Work instruction - From the records that follow, copy every line that contains the word "variable".
+++ Dataset records +++
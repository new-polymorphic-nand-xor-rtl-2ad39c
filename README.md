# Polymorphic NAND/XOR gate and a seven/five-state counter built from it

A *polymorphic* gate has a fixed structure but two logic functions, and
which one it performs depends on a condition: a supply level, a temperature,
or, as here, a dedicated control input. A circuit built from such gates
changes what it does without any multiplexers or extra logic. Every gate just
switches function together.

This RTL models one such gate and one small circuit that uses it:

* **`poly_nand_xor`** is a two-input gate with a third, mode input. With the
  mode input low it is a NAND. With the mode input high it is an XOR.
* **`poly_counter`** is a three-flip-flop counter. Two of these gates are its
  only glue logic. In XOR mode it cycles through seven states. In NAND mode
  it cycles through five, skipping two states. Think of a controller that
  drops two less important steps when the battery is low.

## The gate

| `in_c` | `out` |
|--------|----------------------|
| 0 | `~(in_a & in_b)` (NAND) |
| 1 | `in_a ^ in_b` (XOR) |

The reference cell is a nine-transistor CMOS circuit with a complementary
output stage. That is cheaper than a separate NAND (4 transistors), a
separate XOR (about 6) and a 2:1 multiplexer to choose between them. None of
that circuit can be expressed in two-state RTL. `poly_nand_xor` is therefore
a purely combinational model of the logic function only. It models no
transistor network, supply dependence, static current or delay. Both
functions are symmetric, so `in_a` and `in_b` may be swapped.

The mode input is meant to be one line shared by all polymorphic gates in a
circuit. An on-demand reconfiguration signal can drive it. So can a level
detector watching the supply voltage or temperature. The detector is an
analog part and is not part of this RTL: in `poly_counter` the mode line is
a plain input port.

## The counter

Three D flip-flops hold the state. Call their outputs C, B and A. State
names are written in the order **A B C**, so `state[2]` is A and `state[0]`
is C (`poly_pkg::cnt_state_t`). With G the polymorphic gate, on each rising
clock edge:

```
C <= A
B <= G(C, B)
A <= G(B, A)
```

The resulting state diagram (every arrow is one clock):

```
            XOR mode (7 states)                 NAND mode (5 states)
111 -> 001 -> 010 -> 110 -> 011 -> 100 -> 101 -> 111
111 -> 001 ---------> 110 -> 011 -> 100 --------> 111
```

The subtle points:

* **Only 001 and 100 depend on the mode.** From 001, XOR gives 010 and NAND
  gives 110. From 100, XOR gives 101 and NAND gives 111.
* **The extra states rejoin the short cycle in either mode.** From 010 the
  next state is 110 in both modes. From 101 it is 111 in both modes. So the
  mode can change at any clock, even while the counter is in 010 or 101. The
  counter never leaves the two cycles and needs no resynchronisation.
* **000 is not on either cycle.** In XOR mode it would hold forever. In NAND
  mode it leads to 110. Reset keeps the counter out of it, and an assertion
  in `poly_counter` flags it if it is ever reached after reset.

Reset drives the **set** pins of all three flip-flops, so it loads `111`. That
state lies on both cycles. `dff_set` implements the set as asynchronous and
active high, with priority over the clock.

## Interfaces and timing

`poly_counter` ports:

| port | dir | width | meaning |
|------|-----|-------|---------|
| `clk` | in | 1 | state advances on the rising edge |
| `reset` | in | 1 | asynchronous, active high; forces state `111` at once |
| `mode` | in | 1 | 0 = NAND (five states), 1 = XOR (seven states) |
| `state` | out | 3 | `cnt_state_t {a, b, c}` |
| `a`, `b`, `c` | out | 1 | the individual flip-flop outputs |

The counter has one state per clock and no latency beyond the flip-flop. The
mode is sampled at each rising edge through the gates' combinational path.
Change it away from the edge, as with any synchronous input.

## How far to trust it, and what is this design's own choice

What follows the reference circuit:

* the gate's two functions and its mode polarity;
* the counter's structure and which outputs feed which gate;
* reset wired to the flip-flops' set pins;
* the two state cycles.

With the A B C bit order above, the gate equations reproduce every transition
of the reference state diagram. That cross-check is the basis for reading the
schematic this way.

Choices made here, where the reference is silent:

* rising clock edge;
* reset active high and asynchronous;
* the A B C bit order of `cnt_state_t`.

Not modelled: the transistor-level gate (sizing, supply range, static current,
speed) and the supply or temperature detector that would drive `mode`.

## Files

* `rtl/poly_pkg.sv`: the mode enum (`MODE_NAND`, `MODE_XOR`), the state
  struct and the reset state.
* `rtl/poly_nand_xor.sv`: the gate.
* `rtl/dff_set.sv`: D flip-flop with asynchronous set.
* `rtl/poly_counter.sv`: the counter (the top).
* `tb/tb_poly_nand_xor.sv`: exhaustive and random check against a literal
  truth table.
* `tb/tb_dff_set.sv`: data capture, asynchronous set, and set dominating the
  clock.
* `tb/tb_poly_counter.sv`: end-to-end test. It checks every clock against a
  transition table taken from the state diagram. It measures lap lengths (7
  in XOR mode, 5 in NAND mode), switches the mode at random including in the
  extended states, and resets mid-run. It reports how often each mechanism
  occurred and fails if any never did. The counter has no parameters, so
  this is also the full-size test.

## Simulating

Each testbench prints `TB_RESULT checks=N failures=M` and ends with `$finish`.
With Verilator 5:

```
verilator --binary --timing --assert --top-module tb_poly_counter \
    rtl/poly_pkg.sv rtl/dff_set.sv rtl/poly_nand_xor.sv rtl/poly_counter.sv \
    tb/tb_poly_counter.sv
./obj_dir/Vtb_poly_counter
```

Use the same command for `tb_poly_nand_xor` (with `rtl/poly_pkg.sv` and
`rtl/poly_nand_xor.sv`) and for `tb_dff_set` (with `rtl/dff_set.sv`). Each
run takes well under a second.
+++
+++ Dataset records +++
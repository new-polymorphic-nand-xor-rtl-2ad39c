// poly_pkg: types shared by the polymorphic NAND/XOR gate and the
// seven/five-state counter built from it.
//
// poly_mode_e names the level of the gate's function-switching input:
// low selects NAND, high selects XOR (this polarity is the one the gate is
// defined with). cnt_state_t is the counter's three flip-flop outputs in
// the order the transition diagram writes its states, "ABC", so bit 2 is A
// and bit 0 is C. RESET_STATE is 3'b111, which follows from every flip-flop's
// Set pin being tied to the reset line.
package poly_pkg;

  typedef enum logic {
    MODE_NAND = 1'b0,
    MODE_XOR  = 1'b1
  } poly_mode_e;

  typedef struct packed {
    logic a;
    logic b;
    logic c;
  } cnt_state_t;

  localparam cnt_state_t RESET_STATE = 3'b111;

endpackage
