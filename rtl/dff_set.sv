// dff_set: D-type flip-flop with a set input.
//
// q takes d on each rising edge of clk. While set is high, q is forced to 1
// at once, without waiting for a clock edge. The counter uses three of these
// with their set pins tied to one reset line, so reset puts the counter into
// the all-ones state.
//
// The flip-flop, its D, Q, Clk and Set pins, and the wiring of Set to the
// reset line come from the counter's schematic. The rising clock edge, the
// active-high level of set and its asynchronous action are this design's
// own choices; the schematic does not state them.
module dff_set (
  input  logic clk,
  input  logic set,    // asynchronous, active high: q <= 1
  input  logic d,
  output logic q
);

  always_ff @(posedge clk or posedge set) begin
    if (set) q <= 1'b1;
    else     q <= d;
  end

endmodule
+++
+++ Dataset records +++
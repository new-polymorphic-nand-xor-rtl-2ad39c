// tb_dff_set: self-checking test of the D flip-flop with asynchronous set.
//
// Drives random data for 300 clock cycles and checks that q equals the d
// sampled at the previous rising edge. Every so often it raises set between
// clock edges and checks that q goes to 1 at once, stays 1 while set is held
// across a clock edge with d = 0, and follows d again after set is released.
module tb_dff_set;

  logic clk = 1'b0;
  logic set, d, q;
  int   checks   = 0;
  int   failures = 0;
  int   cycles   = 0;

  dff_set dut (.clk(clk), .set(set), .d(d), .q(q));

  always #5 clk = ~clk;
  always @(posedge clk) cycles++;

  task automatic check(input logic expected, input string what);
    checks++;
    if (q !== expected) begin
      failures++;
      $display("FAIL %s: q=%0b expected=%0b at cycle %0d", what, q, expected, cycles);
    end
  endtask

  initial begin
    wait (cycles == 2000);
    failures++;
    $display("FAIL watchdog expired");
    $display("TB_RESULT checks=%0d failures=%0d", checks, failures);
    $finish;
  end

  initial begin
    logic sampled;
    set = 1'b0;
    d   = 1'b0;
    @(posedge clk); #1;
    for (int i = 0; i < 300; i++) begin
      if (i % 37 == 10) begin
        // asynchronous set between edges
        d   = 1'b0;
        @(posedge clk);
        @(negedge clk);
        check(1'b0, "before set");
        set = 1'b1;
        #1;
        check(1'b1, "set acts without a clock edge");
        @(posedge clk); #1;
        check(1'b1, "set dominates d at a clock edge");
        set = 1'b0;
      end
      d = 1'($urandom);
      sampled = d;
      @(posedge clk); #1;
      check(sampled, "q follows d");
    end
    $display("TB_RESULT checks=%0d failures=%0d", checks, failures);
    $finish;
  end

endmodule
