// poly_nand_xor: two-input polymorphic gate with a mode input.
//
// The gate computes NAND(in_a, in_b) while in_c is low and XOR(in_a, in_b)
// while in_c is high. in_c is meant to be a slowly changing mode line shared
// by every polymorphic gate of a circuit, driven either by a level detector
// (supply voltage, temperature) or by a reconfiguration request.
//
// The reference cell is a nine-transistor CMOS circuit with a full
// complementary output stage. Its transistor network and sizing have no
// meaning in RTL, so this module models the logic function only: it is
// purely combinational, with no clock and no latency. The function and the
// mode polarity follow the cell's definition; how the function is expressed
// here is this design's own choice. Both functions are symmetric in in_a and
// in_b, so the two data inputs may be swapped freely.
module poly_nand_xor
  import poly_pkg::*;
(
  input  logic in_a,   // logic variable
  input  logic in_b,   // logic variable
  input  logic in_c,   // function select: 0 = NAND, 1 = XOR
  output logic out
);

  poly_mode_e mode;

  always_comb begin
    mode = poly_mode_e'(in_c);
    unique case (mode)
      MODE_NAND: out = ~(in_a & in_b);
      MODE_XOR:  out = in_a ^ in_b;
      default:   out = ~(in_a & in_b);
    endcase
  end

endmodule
+++
Completed task -
  input  logic in_a,   // logic variable
  input  logic in_b,   // logic variable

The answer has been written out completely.